Real-time reliable detection of Adrenocorticotropic hormone Using Reduced Graphene Oxide Field-Effect Transistors

Abstract

Adrenocorticotropic hormone (ACTH), a pivotal regulator in stress response and cortisol production, poses substantial detection challenges owing to its low plasma concentration, susceptibility to fluctuations, and storage-related stability issues. We developed an innovative nano-immunobiosensor platform to overcome these limitations that integrates reduced graphene oxide (RGO) with field-effect transistor (FET) technology. This platform employs anti-ACTH-directed detection to achieve rapid, sensitive, and real-time quantification of ACTH levels.
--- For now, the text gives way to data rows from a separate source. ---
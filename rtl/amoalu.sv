// amoalu: the read-modify-write arithmetic of the A extension.
// Combinational. Given the word read from memory (mem) and the register
// operand (src), returns the word to store back for AMOSWAP, AMOADD,
// AMOXOR, AMOAND, AMOOR, AMOMIN, AMOMAX, AMOMINU and AMOMAXU (RV32A).
module amoalu
  import rv32x_pkg::*;
(
  input  amo_op_e     op,
  input  logic [31:0] mem,
  input  logic [31:0] src,
  output logic [31:0] y
);
  always_comb begin
    unique case (op)
      AMO_SWAP: y = src;
      AMO_ADD:  y = mem + src;
      AMO_XOR:  y = mem ^ src;
      AMO_AND:  y = mem & src;
      AMO_OR:   y = mem | src;
      AMO_MIN:  y = ($signed(mem) < $signed(src)) ? mem : src;
      AMO_MAX:  y = ($signed(mem) > $signed(src)) ? mem : src;
      AMO_MINU: y = (mem < src) ? mem : src;
      AMO_MAXU: y = (mem > src) ? mem : src;
      default:  y = src;
    endcase
  end
endmodule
The RGO-FET design capitalizes on the binding capacity of ACTH to pre-arrange anti-ACTH, thereby enhancing target engagement and enabling swift recognition of unlabeled ACTH. The sensor exhibits remarkable sensitivity, detecting ACTH concentrations as low as 0.124 fM in PBS. Furthermore, Bland-Altman analysis comparing our method with existing techniques using clinical samples reveals a high degree of methodological agreement, with 96% of results falling within the 95% confidence interval, underscoring its excellent precision. The principal advantage of this nano-immunobiosensor is its capability for real-time ACTH detection in clinical samples, making it an up-and-coming candidate for a sensitive point-of-care (POCT) diagnostic solution.